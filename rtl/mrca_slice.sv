// mrca_slice: one G-bit slice of the modified ripple carry adder.
//
// The slice holds G+1 full-adder cells for G bits: cells 0..G-1 are the
// normal ripple chain and cell G is a spare (FA5 for G = 4). The input
// `skip` names the one cell that is taken out of the chain; the cells above
// it move up by one position. Three groups of 2:1 multiplexers, whose select
// vectors keep the names they carry in the slice drawing, do the re-routing:
//   sel [G-2:0]  operand muxes (M10..M15): cell j takes a[j-1], b[j-1]
//                instead of a[j], b[j] when it sits above the skipped cell;
//   sel2[G-1:0]  carry muxes (M6..M9): the carry into cell j bypasses cell
//                j-1 when that cell is the skipped one;
//   sel1[G:0]    output muxes (M1..M5): sum[i] comes from cell i+1 instead
//                of cell i at and above the skipped cell, and cout from
//                cell G instead of cell G-1 when the spare is in use.
// skip = G leaves the spare idle (plain ripple carry adder). Every value of
// skip gives the same sum; skip > G is treated as G. Combinational.
//
// The cell count, the mux names and their select names come from the
// drawing of the adder; how the selects are derived from a single skip code
// is this design's own reading of it.
module mrca_slice #(
  parameter int unsigned G  = 4,
  parameter int unsigned SW = $clog2(G + 1)
) (
  input  logic [G-1:0]  a,
  input  logic [G-1:0]  b,
  input  logic          cin,
  input  logic [SW-1:0] skip,
  output logic [G-1:0]  sum,
  output logic          cout
);
  logic [G-2:0] sel;
  logic [G-1:0] sel2;
  logic [G:0]   sel1;
  logic [G:0]   fa_a, fa_b, fa_ci, fa_s, fa_co;
  int unsigned  skip_i;

  always_comb begin
    skip_i = (int'(skip) > int'(G)) ? G : int'(skip);
    for (int unsigned j = 1; j < G; j++) sel[j-1] = (j > skip_i);
    for (int unsigned j = 1; j <= G; j++) sel2[j-1] = (skip_i == j - 1);
    for (int unsigned i = 0; i <= G; i++) sel1[i] = (i >= skip_i) && (skip_i < G);
  end

  // operand muxes
  always_comb begin
    fa_a[0] = a[0];
    fa_b[0] = b[0];
    for (int unsigned j = 1; j < G; j++) begin
      fa_a[j] = sel[j-1] ? a[j-1] : a[j];
      fa_b[j] = sel[j-1] ? b[j-1] : b[j];
    end
    fa_a[G] = a[G-1];
    fa_b[G] = b[G-1];
  end

  // carry muxes
  assign fa_ci[0] = cin;
  for (genvar j = 1; j <= G; j++) begin : g_cmux
    assign fa_ci[j] = sel2[j-1] ? fa_ci[j-1] : fa_co[j-1];
  end

  for (genvar j = 0; j <= G; j++) begin : g_fa
    full_adder u_fa (
      .a (fa_a[j]), .b (fa_b[j]), .ci(fa_ci[j]),
      .s (fa_s[j]), .co(fa_co[j])
    );
  end

  // output muxes
  always_comb begin
    for (int unsigned i = 0; i < G; i++)
      sum[i] = sel1[i] ? fa_s[i+1] : fa_s[i];
    cout = sel1[G] ? fa_co[G] : fa_co[G-1];
  end
endmodule
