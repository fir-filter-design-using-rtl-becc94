// inner_product_unit: one inner product unit (IPU) of the block FIR.
//
// L inner product cells share the coefficient vector c_m; cell l receives
// the sample vector x_k^l = xs[l] and yields r[l] = r_k^m[l], the
// contribution of group m to output y(kL-l). Combinational.
module inner_product_unit #(
  parameter int unsigned L  = fir_pkg::L,
  parameter int unsigned B  = fir_pkg::B,
  parameter int unsigned BH = fir_pkg::BH,
  parameter int unsigned BY = fir_pkg::BY
) (
  input  logic signed [BH-1:0] c  [L],
  input  logic signed [B-1:0]  xs [L][L],
  output logic signed [BY-1:0] r  [L]
);
  for (genvar l = 0; l < L; l++) begin : g_ipc
    inner_product_cell #(.L(L), .B(B), .BH(BH), .BY(BY)) u_ipc (
      .c(c), .x(xs[l]), .r(r[l])
    );
  end
endmodule
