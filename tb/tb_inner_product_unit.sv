// tb_inner_product_unit: self-checking test of one inner product unit.
// Random coefficient vector and sample vectors; checks every lane
// r[l] = sum_i c[i] * xs[l][i].
module tb_inner_product_unit;
  localparam int unsigned L = 4, B = 8, BH = 8, BY = 20;

  logic signed [BH-1:0] c  [L];
  logic signed [B-1:0]  xs [L][L];
  logic signed [BY-1:0] r  [L];
  int checks = 0, failures = 0;
  int e;

  inner_product_unit #(.L(L), .B(B), .BH(BH), .BY(BY)) dut (.c, .xs, .r);

  initial begin
    #1000000;
    failures++;
    $display("watchdog expired");
    $display("TB_RESULT checks=%0d failures=%0d", checks, failures);
    $finish;
  end

  initial begin
    for (int n = 0; n < 1000; n++) begin
      for (int i = 0; i < L; i++) c[i] = BH'($urandom);
      for (int l = 0; l < L; l++) for (int i = 0; i < L; i++) xs[l][i] = B'($urandom);
      #1;
      for (int l = 0; l < L; l++) begin
        e = 0;
        for (int i = 0; i < L; i++) e += int'(c[i]) * int'(xs[l][i]);
        checks++;
        if (int'(r[l]) != e) begin
          failures++;
          if (failures < 10) $display("n=%0d r[%0d]=%0d exp %0d", n, l, r[l], e);
        end
      end
    end
    $display("TB_RESULT checks=%0d failures=%0d", checks, failures);
    $finish;
  end
endmodule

** What you have to do **
Write the data from above out again, exactly.

** Answer **
filename rtl/mrca_slice.sv
// mrca_slice: one G-bit slice of the modified ripple carry adder.
//
// The slice holds G+1 full-adder cells for G bits: cells 0..G-1 are the
// normal ripple chain and cell G is a spare (FA5 for G = 4). The input
// `skip` names the one cell that is taken out of the chain; the cells above
// it move up by one position. Three groups of 2:1 multiplexers, whose select
// vectors keep the names they carry in the slice drawing, do the re-routing:
//   sel [G-2:0]  operand muxes (M10..M15): cell j takes a[j-1], b[j-1]
//                instead of a[j], b[j] when it sits above the skipped cell;
//   sel2[G-1:0]  carry muxes (M6..M9): the carry into cell j bypasses cell
//                j-1 when that cell is the skipped one;
//   sel1[G:0]    output muxes (M1..M5): sum[i] comes from cell i+1 instead
//                of cell i at and above the skipped cell, and cout from
//                cell G instead of cell G-1 when the spare is in use.
// skip = G leaves the spare idle (plain ripple carry adder). Every value of
// skip gives the same sum; skip > G is treated as G. Combinational.
//
// The cell count, the mux names and their select names come from the
// drawing of the adder; how the selects are derived from a single skip code
// is this design's own reading of it.
module mrca_slice #(
  parameter int unsigned G  = 4,
  parameter int unsigned SW = $clog2(G + 1)
) (
  input  logic [G-1:0]  a,
  input  logic [G-1:0]  b,
  input  logic          cin,
  input  logic [SW-1:0] skip,
  output logic [G-1:0]  sum,
  output logic          cout
);
  logic [G-2:0] sel;
  logic [G-1:0] sel2;
  logic [G:0]   sel1;
  logic [G:0]   fa_a, fa_b, fa_ci, fa_s, fa_co;
  int unsigned  skip_i;

  always_comb begin
    skip_i = (int'(skip) > int'(G)) ? G : int'(skip);
    for (int unsigned j = 1; j < G; j++) sel[j-1] = (j > skip_i);
    for (int unsigned j = 1; j <= G; j++) sel2[j-1] = (skip_i == j - 1);
    for (int unsigned i = 0; i <= G; i++) sel1[i] = (i >= skip_i) && (skip_i < G);
  end

  // operand muxes
  always_comb begin
    fa_a[0] = a[0];
    fa_b[0] = b[0];
    for (int unsigned j = 1; j < G; j++) begin
      fa_a[j] = sel[j-1] ? a[j-1] : a[j];
      fa_b[j] = sel[j-1] ? b[j-1] : b[j];
    end
    fa_a[G] = a[G-1];
    fa_b[G] = b[G-1];
  end

  // carry muxes
  assign fa_ci[0] = cin;
  for (genvar j = 1; j <= G; j++) begin : g_cmux
    assign fa_ci[j] = sel2[j-1] ? fa_ci[j-1] : fa_co[j-1];
  end

  for (genvar j = 0; j <= G; j++) begin : g_fa
    full_adder u_fa (
      .a (fa_a[j]), .b (fa_b[j]), .ci(fa_ci[j]),
      .s (fa_s[j]), .co(fa_co[j])
    );
  end

  // output muxes
  always_comb begin
    for (int unsigned i = 0; i < G; i++)
      sum[i] = sel1[i] ? fa_s[i+1] : fa_s[i];
    cout = sel1[G] ? fa_co[G] : fa_co[G-1];
  end
endmodule
repository fir-filter-design-using-rtl-becc94
// inner_product_unit: one inner product unit (IPU) of the block FIR.
//
// L inner product cells share the coefficient vector c_m; cell l receives
// the sample vector x_k^l = xs[l] and yields r[l] = r_k^m[l], the
// contribution of group m to output y(kL-l). Combinational.
module inner_product_unit #(
  parameter int unsigned L  = fir_pkg::L,
  parameter int unsigned B  = fir_pkg::B,
  parameter int unsigned BH = fir_pkg::BH,
  parameter int unsigned BY = fir_pkg::BY
) (
  input  logic signed [BH-1:0] c  [L],
  input  logic signed [B-1:0]  xs [L][L],
  output logic signed [BY-1:0] r  [L]
);
  for (genvar l = 0; l < L; l++) begin : g_ipc
    inner_product_cell #(.L(L), .B(B), .BH(BH), .BY(BY)) u_ipc (
      .c(c), .x(xs[l]), .r(r[l])
    );
  end
endmodule
filename tb/tb_inner_product_unit.sv
// tb_inner_product_unit: self-checking test of one inner product unit.
// Random coefficient vector and sample vectors; checks every lane
// r[l] = sum_i c[i] * xs[l][i].
module tb_inner_product_unit;
  localparam int unsigned L = 4, B = 8, BH = 8, BY = 20;

  logic signed [BH-1:0] c  [L];
  logic signed [B-1:0]  xs [L][L];
  logic signed [BY-1:0] r  [L];
  int checks = 0, failures = 0;
  int e;

  inner_product_unit #(.L(L), .B(B), .BH(BH), .BY(BY)) dut (.c, .xs, .r);

  initial begin
    #1000000;
    failures++;
    $display("watchdog expired");
    $display("TB_RESULT checks=%0d failures=%0d", checks, failures);
    $finish;
  end

  initial begin
    for (int n = 0; n < 1000; n++) begin
      for (int i = 0; i < L; i++) c[i] = BH'($urandom);
      for (int l = 0; l < L; l++) for (int i = 0; i < L; i++) xs[l][i] = B'($urandom);
      #1;
      for (int l = 0; l < L; l++) begin
        e = 0;
        for (int i = 0; i < L; i++) e += int'(c[i]) * int'(xs[l][i]);
        checks++;
        if (int'(r[l]) != e) begin
          failures++;
          if (failures < 10) $display("n=%0d r[%0d]=%0d exp %0d", n, l, r[l], e);
        end
      end
    end
    $display("TB_RESULT checks=%0d failures=%0d", checks, failures);
    $finish;
  end
endmodule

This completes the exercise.